The second 2 which outputs a RTSP stream will require similar request, but they will immediately return a stream url. You can capture it using this url. By default, the RTSP stream will be available only in your namespace. If you want to view it on external machines navigate to Detailed information section.
Once you don't need to stream anymore you can delete it passing stream_id to /stream/delete-stream
.
There is also an info endpoint info/get-models
that retrieves models available on Triton with information about them.
If you prefer to use api not via Swagger, you can make requests like:
curl -X 'POST' \
'https://<appname>.<namespace>.cgc-waw-01.comtegra.cloud/video/to-stream' \
-H 'accept: application/json' \
-H 'app-token: 8d23ae613a4e46119f4d52cb25e8b551' \
-H 'Content-Type: application/json' \
-d '{
"source_file_uuid": "ac839d89-14c7-4116-b5d8-30c34c714971",
"tritonServer": {
"triton_url": "triton",
...
}
putting app_token in header, and params in body.
Detailed information​
Optional app params​
additional optional parameters you can pass to create command in cli:
MAX_STREAMS
- maximum number of streams that can run at a time, by default it iscpu cores / 2
.BUFFER_SIZE
- size of network buffers used by app. Best to make it not larger than your MTU. By default, 9000.GST_SERVERS
- number of Gstreamer servers. By default, it isMAX_STREAMS / 5
. If your source is higher resolution or lower, you can experiment with this param to get optimal resource consumption.
Payload params​
Payload has a couple of sections, beginning with Triton section, where we need to specify the host of triton. In the case of CGC, Triton deployed in the same namespace will be available under the container name for example: triton
. Additionally, we select the model we want to use, its version, and the triton_request_concurrency
, which is available exclusively for video endpoint and indicates how many clients will query Triton simultaneously. This is an example of a parameter that affects both the execution time of the query and resource consumption, which must be considered.

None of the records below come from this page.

// haven_core -- the FPGA part of the accelerated verification environment.
//
// Sits between the host link and one design under test (DUT) with a FrameLink input
// and a FrameLink output.  Host packets arrive on host_rx and pass through the input
// transaction buffer to the hardware driver, which replays them on the DUT input.
// The hardware monitor takes the DUT output and returns each output frame on host
// channel CH_MONITOR.  Two assertion checkers watch the DUT input (RX) and output
// (TX) interfaces and report protocol violations on their own channels, and two
// signal observers send value-change records of the whole RX and TX bundles.
// Each host channel has its own output buffer, so a report never waits behind a
// half-sent monitor frame.
//
// The DUT runs on dut_clk, a gated copy of clk.  A DUT cycle is spent only when the
// driver holds the input it needs and every output buffer has room (see
// dut_clock_ctrl), so the DUT's waveform does not depend on the host's speed.
// dut_rst is the core reset; the DUT clock runs during reset.
//
// Host ports: host_rx is a FrameLink sink; host_tx[CH] are FrameLink sources, one
// per channel (CH_* in haven_pkg).  All handshakes active low.
// The component set and their roles follow the source design's architecture of the
// accelerated version; buffer sizes, channel split and packet layouts are this
// design's own.
module haven_core
  import haven_pkg::*;
#(
  parameter int unsigned   IN_DEPTH     = 64,
  parameter int unsigned   OUT_DEPTH    = 64,
  parameter logic [15:0]   RX_CHECKER_ID = 16'd169,
  parameter logic [15:0]   TX_CHECKER_ID = 16'd170
) (
  input  logic                  clk,
  input  logic                  rst,
  // host link
  input  fl_word_t              host_rx_word,
  input  logic                  host_rx_src_rdy_n,
  output logic                  host_rx_dst_rdy_n,
  output fl_word_t [N_CH-1:0]   host_tx_word,
  output logic     [N_CH-1:0]   host_tx_src_rdy_n,
  input  logic     [N_CH-1:0]   host_tx_dst_rdy_n,
  // DUT clock domain
  output logic                  dut_clk,
  output logic                  dut_rst,
  output fl_word_t              dut_rx_word,
  output logic                  dut_rx_src_rdy_n,
  input  logic                  dut_rx_dst_rdy_n,
  input  fl_word_t              dut_tx_word,
  input  logic                  dut_tx_src_rdy_n,
  output logic                  dut_tx_dst_rdy_n,
  // status
  output logic [63:0]           dut_cycle,
  output logic [31:0]           trans_sent,
  output logic [31:0]           trans_seen,
  output logic [31:0]           rx_assert_reports,
  output logic [31:0]           tx_assert_reports,
  output logic [31:0]           rx_obs_records,
  output logic [31:0]           tx_obs_records
);
  localparam int unsigned OBS_W  = FL_WORD_W + 2;
  localparam int unsigned OBS_NW = (OBS_W + FL_DATA_W - 1) / FL_DATA_W;

  logic        ce;
  logic [N_CH:0] stall;   // [0] driver, [1+CH] output buffer of channel CH

  // ---------------- input side ----------------
  fl_word_t    ib_word;
  logic        ib_src_rdy_n, ib_dst_rdy_n;
  logic        cfg_we;
  logic [31:0] cfg_data;

  fl_fifo #(.DEPTH(IN_DEPTH)) u_in_buf (
    .clk, .rst,
    .rx_word (host_rx_word), .rx_src_rdy_n (host_rx_src_rdy_n), .rx_dst_rdy_n (host_rx_dst_rdy_n),
    .tx_word (ib_word),      .tx_src_rdy_n (ib_src_rdy_n),      .tx_dst_rdy_n (ib_dst_rdy_n),
    .level   ()
  );

  fl_driver u_driver (
    .clk, .rst, .ce,
    .in_word (ib_word), .in_src_rdy_n (ib_src_rdy_n), .in_dst_rdy_n (ib_dst_rdy_n),
    .dut_word (dut_rx_word), .dut_src_rdy_n (dut_rx_src_rdy_n), .dut_dst_rdy_n (dut_rx_dst_rdy_n),
    .cfg_we, .cfg_data,
    .stall (stall[0]),
    .trans_sent
  );

  // ---------------- output side ----------------
  logic [1:0] mon_n, rxa_n, txa_n;
  fl_word_t   mon_w [2];
  fl_word_t   rxa_w [2];
  fl_word_t   txa_w [2];
  logic [$clog2(OBS_NW+2)-1:0] rxo_n, txo_n;
  fl_word_t   rxo_w [OBS_NW+1];
  fl_word_t   txo_w [OBS_NW+1];

  fl_monitor u_monitor (
    .clk, .rst, .ce,
    .dut_word (dut_tx_word), .dut_src_rdy_n (dut_tx_src_rdy_n), .dut_dst_rdy_n (dut_tx_dst_rdy_n),
    .cfg_we, .cfg_data,
    .push_n (mon_n), .push_words (mon_w),
    .trans_seen
  );

  fl_assert_checker #(.CHECKER_ID(RX_CHECKER_ID), .CHECK_DST(1'b0)) u_rx_checker (
    .clk, .rst, .ce, .cycle (dut_cycle),
    .word (dut_rx_word), .src_rdy_n (dut_rx_src_rdy_n), .dst_rdy_n (dut_rx_dst_rdy_n),
    .push_n (rxa_n), .push_words (rxa_w), .reports (rx_assert_reports)
  );

  fl_assert_checker #(.CHECKER_ID(TX_CHECKER_ID), .CHECK_DST(1'b1)) u_tx_checker (
    .clk, .rst, .ce, .cycle (dut_cycle),
    .word (dut_tx_word), .src_rdy_n (dut_tx_src_rdy_n), .dst_rdy_n (dut_tx_dst_rdy_n),
    .push_n (txa_n), .push_words (txa_w), .reports (tx_assert_reports)
  );

  signal_observer #(.W(OBS_W), .OBSERVER_ID(8'd1)) u_rx_observer (
    .clk, .rst, .ce, .cycle (dut_cycle),
    .sig ({dut_rx_word, dut_rx_src_rdy_n, dut_rx_dst_rdy_n}),
    .push_n (rxo_n), .push_words (rxo_w), .records (rx_obs_records)
  );

  signal_observer #(.W(OBS_W), .OBSERVER_ID(8'd2)) u_tx_observer (
    .clk, .rst, .ce, .cycle (dut_cycle),
    .sig ({dut_tx_word, dut_tx_src_rdy_n, dut_tx_dst_rdy_n}),
    .push_n (txo_n), .push_words (txo_w), .records (tx_obs_records)
  );

  out_buffer #(.DEPTH(OUT_DEPTH), .PUSH_MAX(2)) u_ob_mon (
    .clk, .rst, .push_n (mon_n), .push_words (mon_w), .stall (stall[1+CH_MONITOR]),
    .tx_word (host_tx_word[CH_MONITOR]), .tx_src_rdy_n (host_tx_src_rdy_n[CH_MONITOR]),
    .tx_dst_rdy_n (host_tx_dst_rdy_n[CH_MONITOR])
  );
  out_buffer #(.DEPTH(OUT_DEPTH), .PUSH_MAX(2)) u_ob_rxa (
    .clk, .rst, .push_n (rxa_n), .push_words (rxa_w), .stall (stall[1+CH_RX_ASSERT]),
    .tx_word (host_tx_word[CH_RX_ASSERT]), .tx_src_rdy_n (host_tx_src_rdy_n[CH_RX_ASSERT]),
    .tx_dst_rdy_n (host_tx_dst_rdy_n[CH_RX_ASSERT])
  );
  out_buffer #(.DEPTH(OUT_DEPTH), .PUSH_MAX(2)) u_ob_txa (
    .clk, .rst, .push_n (txa_n), .push_words (txa_w), .stall (stall[1+CH_TX_ASSERT]),
    .tx_word (host_tx_word[CH_TX_ASSERT]), .tx_src_rdy_n (host_tx_src_rdy_n[CH_TX_ASSERT]),
    .tx_dst_rdy_n (host_tx_dst_rdy_n[CH_TX_ASSERT])
  );
  out_buffer #(.DEPTH(OUT_DEPTH), .PUSH_MAX(OBS_NW+1)) u_ob_rxo (
    .clk, .rst, .push_n (rxo_n), .push_words (rxo_w), .stall (stall[1+CH_RX_OBSERVE]),
    .tx_word (host_tx_word[CH_RX_OBSERVE]), .tx_src_rdy_n (host_tx_src_rdy_n[CH_RX_OBSERVE]),
    .tx_dst_rdy_n (host_tx_dst_rdy_n[CH_RX_OBSERVE])
  );
  out_buffer #(.DEPTH(OUT_DEPTH), .PUSH_MAX(OBS_NW+1)) u_ob_txo (
    .clk, .rst, .push_n (txo_n), .push_words (txo_w), .stall (stall[1+CH_TX_OBSERVE]),
    .tx_word (host_tx_word[CH_TX_OBSERVE]), .tx_src_rdy_n (host_tx_src_rdy_n[CH_TX_OBSERVE]),
    .tx_dst_rdy_n (host_tx_dst_rdy_n[CH_TX_OBSERVE])
  );

  // ---------------- DUT clock domain ----------------
  dut_clock_ctrl #(.N_STALL(N_CH + 1)) u_clk_ctrl (
    .clk, .rst, .stall, .ce, .dut_clk, .cycle (dut_cycle)
  );
  assign dut_rst = rst;

endmodule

The inference section pertains to topics typical for model inference:
- confidence threshold
- intersection over union threshold
The postprocess section concerns everything that happens after obtaining inference results. We can choose to overlay boxes in places where the model has successfully detected something, blur those areas, or use a Kalman filter to improve detection continuity.

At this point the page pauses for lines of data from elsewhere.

// tb_haven_core -- test of the verification core with the FrameLink FIFO as DUT.
//
// The testbench plays the host and provides the DUT (a 16-word fl_fifo clocked by
// the core's dut_clk).  It sends NTRANS transactions of 1..5 random words with
// random gaps; transaction BAD has its single word marked SOF_N/EOF_N/EOP_N but not
// SOP_N, the situation of the classic FIFO example where data lies outside any part.
// The FIFO passes it through, so both checkers must report it once: RX checker 169
// and TX checker 170, mask bit SOF_SOP, transaction number BAD+1.
// Also checked: every monitor packet returns the transaction number and exactly the
// words sent (SOF_N on the first word); the RX observer's records replay to the
// value of the DUT input bundle sampled by the testbench on every DUT clock edge.
module tb_haven_core;
  import haven_pkg::*;

  localparam int NTRANS = 80;
  localparam int BAD    = 23;

  logic clk = 1'b0, rst = 1'b1;
  fl_word_t            host_rx_word;
  logic                host_rx_src_rdy_n, host_rx_dst_rdy_n;
  fl_word_t [N_CH-1:0] host_tx_word;
  logic     [N_CH-1:0] host_tx_src_rdy_n, host_tx_dst_rdy_n;
  logic dut_clk, dut_rst;
  fl_word_t dut_rx_word, dut_tx_word;
  logic dut_rx_src_rdy_n, dut_rx_dst_rdy_n, dut_tx_src_rdy_n, dut_tx_dst_rdy_n;
  logic [63:0] dut_cycle;
  logic [31:0] trans_sent, trans_seen, rx_assert_reports, tx_assert_reports,
               rx_obs_records, tx_obs_records;
  int checks = 0, failures = 0;

  always #5 clk = ~clk;

  haven_core dut (.*);

  fl_fifo #(.DEPTH(16)) u_fifo (
    .clk (dut_clk), .rst (dut_rst),
    .rx_word (dut_rx_word), .rx_src_rdy_n (dut_rx_src_rdy_n), .rx_dst_rdy_n (dut_rx_dst_rdy_n),
    .tx_word (dut_tx_word), .tx_src_rdy_n (dut_tx_src_rdy_n), .tx_dst_rdy_n (dut_tx_dst_rdy_n),
    .level ()
  );

  fl_word_t hq [$];
  fl_word_t expf [NTRANS][$];
  int sent = 0;

  function automatic fl_word_t mk(input logic [63:0] d, input int rem, input bit sof,
                                  input bit eof, input bit sop, input bit eop);
    fl_word_t w;
    w.data = d; w.rem = 3'(rem);
    w.sof_n = !sof; w.eof_n = !eof; w.sop_n = !sop; w.eop_n = !eop;
    return w;
  endfunction

  // host -> core
  always_comb host_rx_word = (sent < hq.size()) ? hq[sent] : '0;
  // the core's outputs are sampled at the falling edge, where they are settled;
  // the testbench's own signals change by nonblocking assignment at the rising edge
  logic rx_take;
  always @(negedge clk) rx_take = !host_rx_src_rdy_n && !host_rx_dst_rdy_n;
  always @(posedge clk) begin
    automatic int nxt = sent + (rx_take ? 1 : 0);
    sent <= nxt;
    host_rx_src_rdy_n <= rst || !(nxt < hq.size() && $urandom_range(0, 2) != 0);
  end

  // core -> host
  fl_word_t frame [N_CH][$];
  int mon_frames = 0, rx_rep = 0, tx_rep = 0, obs_rec = 0;
  logic [FL_WORD_W+1:0] obs_val;
  logic [FL_WORD_W+1:0] sampled [$];   // DUT input bundle on every DUT clock

  // the bundle as it stood before each rising DUT clock edge (it only changes on
  // rising edges of clk, so its value at the preceding falling edge is that value)
  logic [FL_WORD_W+1:0] pre_edge;
  always @(negedge clk) pre_edge = {dut_rx_word, dut_rx_src_rdy_n, dut_rx_dst_rdy_n};
  always @(posedge dut_clk) if (!rst) sampled.push_back(pre_edge);

  always @(negedge clk) begin
    for (int ch = 0; ch < N_CH; ch++) begin
      if (!rst && !host_tx_src_rdy_n[ch] && !host_tx_dst_rdy_n[ch]) begin
        frame[ch].push_back(host_tx_word[ch]);
        if (!host_tx_word[ch].eof_n) begin
          take(ch);
          frame[ch].delete();
        end
      end
    end
  end
  always @(posedge clk) begin
    for (int ch = 0; ch < N_CH; ch++) begin
      host_tx_dst_rdy_n[ch] <= (ch == CH_MONITOR) ? ($urandom_range(0, 3) == 0) : 1'b0;
    end
  end

  // observer records are replayed against the sampled waveform
  int replay_pos = 0;
  logic [63:0] rec_cycle [$];
  logic [FL_WORD_W+1:0] rec_val [$];

  task automatic take(input int ch);
    fl_word_t f [$] = frame[ch];
    checks++;
    case (ch)
      CH_MONITOR: begin
        bit bad = (f.size() != expf[mon_frames].size() + 1) || f[0].data != {PK_MONITOR, 24'h0, 32'(mon_frames + 1)};
        if (!bad) foreach (expf[mon_frames][i]) begin
          fl_word_t e = expf[mon_frames][i];
          e.sof_n = 1'b1;
          if (f[i+1] != e) bad = 1;
        end
        if (bad) begin failures++; $display("monitor packet %0d wrong", mon_frames); end
        mon_frames++;
      end
      CH_RX_ASSERT, CH_TX_ASSERT: begin
        logic [15:0] id = (ch == CH_RX_ASSERT) ? 16'd169 : 16'd170;
        if (f.size() != 2 || f[0].data != {PK_ASSERT, id, 8'(1 << A_SOF_SOP), 32'(BAD + 1)}) begin
          failures++; $display("assertion report on channel %0d wrong: %h", ch, f[0].data);
        end
        if (ch == CH_RX_ASSERT) rx_rep++; else tx_rep++;
      end
      CH_RX_OBSERVE: begin
        if (f.size() != 3 || f[0].data[63:48] != {PK_OBSERVE, 8'd1}) begin failures++; $display("RX record malformed"); end
        rec_cycle.push_back({16'h0, f[0].data[47:0]});
        rec_val.push_back((FL_WORD_W+2)'({f[2].data, f[1].data}));
        obs_rec++;
      end
      default: if (f.size() != 3) begin failures++; $display("TX record malformed"); end
    endcase
  endtask

  initial begin
    int n, gap;
    for (int t = 0; t < NTRANS; t++) begin
      gap = ($urandom_range(0, 2) == 0) ? $urandom_range(1, 5) : 0;
      n = (t == BAD) ? 1 : $urandom_range(1, 5);
      hq.push_back(mk({PK_TRANS, 24'h0, 32'(gap)}, 7, 1, 0, 1, 1));
      for (int w = 0; w < n; w++) begin
        fl_word_t hw;
        hw = mk({$urandom, $urandom}, $urandom_range(0, 7), 0, w == n-1, (w == 0) && (t != BAD), w == n-1);
        hq.push_back(hw);
        hw.sof_n = (w != 0);
        expf[t].push_back(hw);
      end
    end
    hq.push_back(mk({PK_TRANS, 24'h0, 32'd100}, 7, 1, 1, 1, 1));
    host_rx_src_rdy_n = 1'b1;
    host_tx_dst_rdy_n = '1;
    repeat (5) @(posedge clk);
    rst <= 1'b0;
    wait (sent == hq.size() && mon_frames == NTRANS);
    repeat (300) @(posedge clk);
    checks += 4;
    if (rx_rep != 1 || tx_rep != 1) begin failures++; $display("reports RX %0d TX %0d", rx_rep, tx_rep); end
    if (trans_sent != NTRANS || trans_seen != NTRANS) begin failures++; $display("counters %0d %0d", trans_sent, trans_seen); end
    if (obs_rec != int'(rx_obs_records)) begin failures++; $display("observer count"); end
    // replay: value at each DUT cycle is the last record at or before it
    begin
      int r = 0, bad = 0;
      logic [FL_WORD_W+1:0] cur = '0;
      for (int c = 0; c < sampled.size(); c++) begin
        while (r < rec_cycle.size() && rec_cycle[r] == 64'(c)) begin cur = rec_val[r]; r++; end
        if (cur != sampled[c]) bad++;
      end
      if (bad != 0 || r != rec_cycle.size() || sampled.size() != int'(dut_cycle)) begin
        failures++; $display("observer replay: %0d cycles differ, %0d of %0d records used, %0d samples, %0d cycles",
                             bad, r, rec_cycle.size(), sampled.size(), dut_cycle);
      end
    end
    $display("TB_RESULT checks=%0d failures=%0d", checks, failures);
    $finish;
  end

  initial begin
    repeat (100000) @(posedge clk);
    failures++;
    $display("watchdog expired");
    $display("TB_RESULT checks=%0d failures=%0d", checks, failures);
    $finish;
  end
endmodule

Pose estimation can be configured by setting pose
to true when using pose models.
The pose estimation section includes two key options:
keypoints
: This option, enabled by default, draws keypoints representing human joints.pose_classifier
: This option allows the classification of poses, such as "Standing" or "Laying." Additionally, a fall detection feature can be enabled, which will trigger an alert on the screen if a fall is detected.

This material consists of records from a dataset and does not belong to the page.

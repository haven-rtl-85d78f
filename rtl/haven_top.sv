// haven_top -- accelerated verification core with its design under test.
//
// Puts one of the two designs the framework was evaluated with into the DUT clock
// domain of haven_core: the FrameLink FIFO (DUT_KIND = DUT_FIFO) or HGEN_UNITS
// parallel Lookup2 hash generators (DUT_KIND = DUT_HGEN, the default, with 16 units,
// the largest evaluated system).  Everything the host sees is brought out: the
// input packet stream, the five output channels, and status counters.
// See haven_core for the packet formats and the clock gating.
module haven_top
  import haven_pkg::*;
#(
  parameter dut_kind_t   DUT_KIND   = DUT_HGEN,
  parameter int unsigned HGEN_UNITS = 16,
  parameter int unsigned FIFO_DEPTH = 16,
  parameter int unsigned IN_DEPTH   = 64,
  parameter int unsigned OUT_DEPTH  = 64
) (
  input  logic                clk,
  input  logic                rst,
  input  fl_word_t            host_rx_word,
  input  logic                host_rx_src_rdy_n,
  output logic                host_rx_dst_rdy_n,
  output fl_word_t [N_CH-1:0] host_tx_word,
  output logic     [N_CH-1:0] host_tx_src_rdy_n,
  input  logic     [N_CH-1:0] host_tx_dst_rdy_n,
  output logic [63:0]         dut_cycle,
  output logic [31:0]         trans_sent,
  output logic [31:0]         trans_seen,
  output logic [31:0]         rx_assert_reports,
  output logic [31:0]         tx_assert_reports,
  output logic [31:0]         rx_obs_records,
  output logic [31:0]         tx_obs_records
);
  logic     dut_clk, dut_rst;
  fl_word_t dut_rx_word, dut_tx_word;
  logic     dut_rx_src_rdy_n, dut_rx_dst_rdy_n, dut_tx_src_rdy_n, dut_tx_dst_rdy_n;

  haven_core #(.IN_DEPTH(IN_DEPTH), .OUT_DEPTH(OUT_DEPTH)) u_core (
    .clk, .rst,
    .host_rx_word, .host_rx_src_rdy_n, .host_rx_dst_rdy_n,
    .host_tx_word, .host_tx_src_rdy_n, .host_tx_dst_rdy_n,
    .dut_clk, .dut_rst,
    .dut_rx_word, .dut_rx_src_rdy_n, .dut_rx_dst_rdy_n,
    .dut_tx_word, .dut_tx_src_rdy_n, .dut_tx_dst_rdy_n,
    .dut_cycle, .trans_sent, .trans_seen,
    .rx_assert_reports, .tx_assert_reports, .rx_obs_records, .tx_obs_records
  );

  if (DUT_KIND == DUT_FIFO) begin : g_fifo
    fl_fifo #(.DEPTH(FIFO_DEPTH)) u_dut (
      .clk (dut_clk), .rst (dut_rst),
      .rx_word (dut_rx_word), .rx_src_rdy_n (dut_rx_src_rdy_n), .rx_dst_rdy_n (dut_rx_dst_rdy_n),
      .tx_word (dut_tx_word), .tx_src_rdy_n (dut_tx_src_rdy_n), .tx_dst_rdy_n (dut_tx_dst_rdy_n),
      .level ()
    );
  end else begin : g_hgen
    hgen_multi #(.N_UNITS(HGEN_UNITS)) u_dut (
      .clk (dut_clk), .rst (dut_rst),
      .rx_word (dut_rx_word), .rx_src_rdy_n (dut_rx_src_rdy_n), .rx_dst_rdy_n (dut_rx_dst_rdy_n),
      .tx_word (dut_tx_word), .tx_src_rdy_n (dut_tx_src_rdy_n), .tx_dst_rdy_n (dut_tx_dst_rdy_n)
    );
  end

endmodule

When using pose estimation models, it is required to set the pose
parameter to true for proper functionality.
At the moment pose estimation feature only supports YOLO-pose models with 17 COCO keypoints.
Each option has its sub-options that modify their behavior. Again, it is important to remember that the more postprocessing we add, the longer the query will take and the more resources it will consume. All options except boxes are not applied by default. In case of colors, the default option - "default" means that every class detected will have different random color assigned to it. If you want a certain color you can pass in form of RGB array - ex.: [255, 0, 0], then EVERY class will be this color. This can be useful when you have only 1 or couple classes.
Finally, there is the output format. Currently, only one format is implemented, so the default setting should not be changed.
RTSP streams​
RTSP uses TCP for transportation, but CGC does not provide option to open TCP port from cli. If you want to view it on external machines, you will need to add output TCP ports manually.
Every Gstreamer server uses separate TCP port. First one serves on 9001 and every another on the next one, so 9002, 9003, ... . You will need to add TCP port for every one of them.